#### [PROBLEM DESCRIPTION]
Go through the records below line by line, counting those that contain the word "from"; answer with the count only.

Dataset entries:
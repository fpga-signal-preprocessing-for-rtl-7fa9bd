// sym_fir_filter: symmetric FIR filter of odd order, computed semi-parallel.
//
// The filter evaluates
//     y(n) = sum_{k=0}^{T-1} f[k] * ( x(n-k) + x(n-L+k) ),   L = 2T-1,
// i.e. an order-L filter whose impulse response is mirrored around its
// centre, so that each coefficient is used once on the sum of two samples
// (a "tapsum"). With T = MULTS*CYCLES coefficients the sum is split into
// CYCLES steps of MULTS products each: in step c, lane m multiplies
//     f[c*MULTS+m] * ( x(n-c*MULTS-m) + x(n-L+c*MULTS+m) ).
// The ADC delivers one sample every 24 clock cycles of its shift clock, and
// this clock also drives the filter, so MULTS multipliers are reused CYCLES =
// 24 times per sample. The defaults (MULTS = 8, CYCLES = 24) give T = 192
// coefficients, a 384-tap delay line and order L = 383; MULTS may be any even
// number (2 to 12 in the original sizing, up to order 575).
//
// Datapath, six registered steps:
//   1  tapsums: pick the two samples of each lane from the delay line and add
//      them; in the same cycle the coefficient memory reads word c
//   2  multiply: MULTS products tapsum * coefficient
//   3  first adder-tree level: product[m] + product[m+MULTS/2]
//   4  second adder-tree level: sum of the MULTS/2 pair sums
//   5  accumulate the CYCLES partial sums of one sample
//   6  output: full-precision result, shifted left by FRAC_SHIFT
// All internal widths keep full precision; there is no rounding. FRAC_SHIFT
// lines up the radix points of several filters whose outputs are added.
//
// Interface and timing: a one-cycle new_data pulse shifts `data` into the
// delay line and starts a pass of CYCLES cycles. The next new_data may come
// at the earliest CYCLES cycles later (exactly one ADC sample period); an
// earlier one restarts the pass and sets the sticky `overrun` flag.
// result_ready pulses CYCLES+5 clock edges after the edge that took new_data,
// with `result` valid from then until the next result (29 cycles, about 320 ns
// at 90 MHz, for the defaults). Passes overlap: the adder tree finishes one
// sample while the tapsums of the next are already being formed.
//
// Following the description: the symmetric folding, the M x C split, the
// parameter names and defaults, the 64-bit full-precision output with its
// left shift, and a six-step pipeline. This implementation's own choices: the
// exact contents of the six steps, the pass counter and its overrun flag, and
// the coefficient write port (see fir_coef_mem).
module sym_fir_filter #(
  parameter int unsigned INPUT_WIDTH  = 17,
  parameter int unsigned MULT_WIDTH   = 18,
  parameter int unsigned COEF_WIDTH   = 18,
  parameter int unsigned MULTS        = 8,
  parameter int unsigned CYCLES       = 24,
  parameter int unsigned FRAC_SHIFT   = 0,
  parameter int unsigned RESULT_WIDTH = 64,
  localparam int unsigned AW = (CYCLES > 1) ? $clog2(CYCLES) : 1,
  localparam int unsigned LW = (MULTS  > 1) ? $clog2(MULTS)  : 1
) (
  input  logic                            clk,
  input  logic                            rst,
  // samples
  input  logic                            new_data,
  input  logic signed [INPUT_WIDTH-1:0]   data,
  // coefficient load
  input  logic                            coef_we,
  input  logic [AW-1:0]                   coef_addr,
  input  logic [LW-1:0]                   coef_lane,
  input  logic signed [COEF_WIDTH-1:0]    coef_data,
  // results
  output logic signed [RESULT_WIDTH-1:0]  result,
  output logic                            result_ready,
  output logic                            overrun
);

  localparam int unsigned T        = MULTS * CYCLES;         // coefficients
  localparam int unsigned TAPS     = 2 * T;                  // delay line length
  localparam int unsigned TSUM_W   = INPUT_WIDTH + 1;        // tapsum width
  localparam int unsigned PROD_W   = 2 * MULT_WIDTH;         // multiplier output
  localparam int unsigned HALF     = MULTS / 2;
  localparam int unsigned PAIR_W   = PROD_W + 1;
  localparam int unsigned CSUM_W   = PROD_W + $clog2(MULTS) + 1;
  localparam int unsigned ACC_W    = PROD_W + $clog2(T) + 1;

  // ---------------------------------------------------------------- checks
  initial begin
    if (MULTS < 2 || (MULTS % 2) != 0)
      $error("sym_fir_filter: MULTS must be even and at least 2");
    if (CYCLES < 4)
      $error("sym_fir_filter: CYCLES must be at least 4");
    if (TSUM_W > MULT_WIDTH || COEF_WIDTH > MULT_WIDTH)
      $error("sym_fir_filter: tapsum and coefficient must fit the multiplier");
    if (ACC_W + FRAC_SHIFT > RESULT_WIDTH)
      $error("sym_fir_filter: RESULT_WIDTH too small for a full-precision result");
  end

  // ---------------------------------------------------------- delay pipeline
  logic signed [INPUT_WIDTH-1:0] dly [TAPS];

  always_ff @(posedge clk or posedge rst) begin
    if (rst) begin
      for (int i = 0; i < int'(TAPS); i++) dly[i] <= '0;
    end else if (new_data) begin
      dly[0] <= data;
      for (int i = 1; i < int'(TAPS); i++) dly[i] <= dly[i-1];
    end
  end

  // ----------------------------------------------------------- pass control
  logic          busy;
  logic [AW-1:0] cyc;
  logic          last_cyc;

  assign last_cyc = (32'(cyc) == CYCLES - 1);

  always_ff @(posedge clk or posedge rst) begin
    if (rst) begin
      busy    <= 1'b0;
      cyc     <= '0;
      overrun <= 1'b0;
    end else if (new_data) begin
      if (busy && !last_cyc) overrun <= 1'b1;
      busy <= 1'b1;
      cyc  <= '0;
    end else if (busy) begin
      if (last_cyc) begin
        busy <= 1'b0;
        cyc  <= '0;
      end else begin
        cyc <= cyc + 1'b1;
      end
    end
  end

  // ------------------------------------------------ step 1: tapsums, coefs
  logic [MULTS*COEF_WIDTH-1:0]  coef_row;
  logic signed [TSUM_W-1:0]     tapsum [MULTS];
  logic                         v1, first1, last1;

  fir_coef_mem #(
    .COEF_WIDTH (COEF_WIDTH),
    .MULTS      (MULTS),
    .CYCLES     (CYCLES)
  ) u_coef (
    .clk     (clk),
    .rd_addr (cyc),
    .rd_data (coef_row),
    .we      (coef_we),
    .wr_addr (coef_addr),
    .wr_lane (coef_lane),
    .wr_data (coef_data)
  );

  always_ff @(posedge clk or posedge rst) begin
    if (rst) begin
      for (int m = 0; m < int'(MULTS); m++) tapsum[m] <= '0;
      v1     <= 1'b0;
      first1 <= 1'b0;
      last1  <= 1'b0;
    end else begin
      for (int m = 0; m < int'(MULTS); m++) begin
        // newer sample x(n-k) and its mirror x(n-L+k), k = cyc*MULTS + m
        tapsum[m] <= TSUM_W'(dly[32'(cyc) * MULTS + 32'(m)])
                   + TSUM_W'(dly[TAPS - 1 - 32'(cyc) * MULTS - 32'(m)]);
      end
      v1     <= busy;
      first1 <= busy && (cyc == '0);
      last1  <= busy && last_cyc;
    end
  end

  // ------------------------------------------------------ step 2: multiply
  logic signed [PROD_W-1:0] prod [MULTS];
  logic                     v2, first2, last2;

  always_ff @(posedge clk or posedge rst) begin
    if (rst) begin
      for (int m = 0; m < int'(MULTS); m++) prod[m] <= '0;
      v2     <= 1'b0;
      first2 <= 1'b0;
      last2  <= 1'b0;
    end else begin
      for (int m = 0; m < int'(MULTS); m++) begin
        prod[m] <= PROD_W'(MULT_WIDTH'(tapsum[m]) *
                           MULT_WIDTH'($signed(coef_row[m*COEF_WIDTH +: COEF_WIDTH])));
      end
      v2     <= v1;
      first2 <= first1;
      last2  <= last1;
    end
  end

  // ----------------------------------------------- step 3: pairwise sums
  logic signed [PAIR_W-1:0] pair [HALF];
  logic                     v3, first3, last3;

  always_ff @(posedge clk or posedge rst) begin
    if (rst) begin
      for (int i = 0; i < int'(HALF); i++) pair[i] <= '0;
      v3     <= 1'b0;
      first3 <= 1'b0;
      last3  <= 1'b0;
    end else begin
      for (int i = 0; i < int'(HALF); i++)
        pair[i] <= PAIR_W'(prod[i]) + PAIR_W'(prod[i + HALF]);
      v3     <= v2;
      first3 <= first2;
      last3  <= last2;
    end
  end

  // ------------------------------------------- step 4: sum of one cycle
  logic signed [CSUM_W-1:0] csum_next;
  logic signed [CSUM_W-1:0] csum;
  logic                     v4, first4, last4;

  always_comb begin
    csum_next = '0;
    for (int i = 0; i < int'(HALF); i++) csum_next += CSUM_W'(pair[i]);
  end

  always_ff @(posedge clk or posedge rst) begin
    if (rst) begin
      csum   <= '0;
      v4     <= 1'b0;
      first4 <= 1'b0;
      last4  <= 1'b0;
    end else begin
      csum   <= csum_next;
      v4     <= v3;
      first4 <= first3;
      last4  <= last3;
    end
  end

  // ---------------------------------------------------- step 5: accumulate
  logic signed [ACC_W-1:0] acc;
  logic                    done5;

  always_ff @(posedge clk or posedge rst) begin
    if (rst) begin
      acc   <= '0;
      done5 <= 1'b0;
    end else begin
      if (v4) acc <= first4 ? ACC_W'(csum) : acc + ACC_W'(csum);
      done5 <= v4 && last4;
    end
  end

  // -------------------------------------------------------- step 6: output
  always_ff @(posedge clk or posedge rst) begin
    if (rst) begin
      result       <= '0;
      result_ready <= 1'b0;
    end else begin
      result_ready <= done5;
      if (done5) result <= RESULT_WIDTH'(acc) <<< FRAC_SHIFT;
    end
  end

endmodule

#### [RESULT OF THE TASK]
2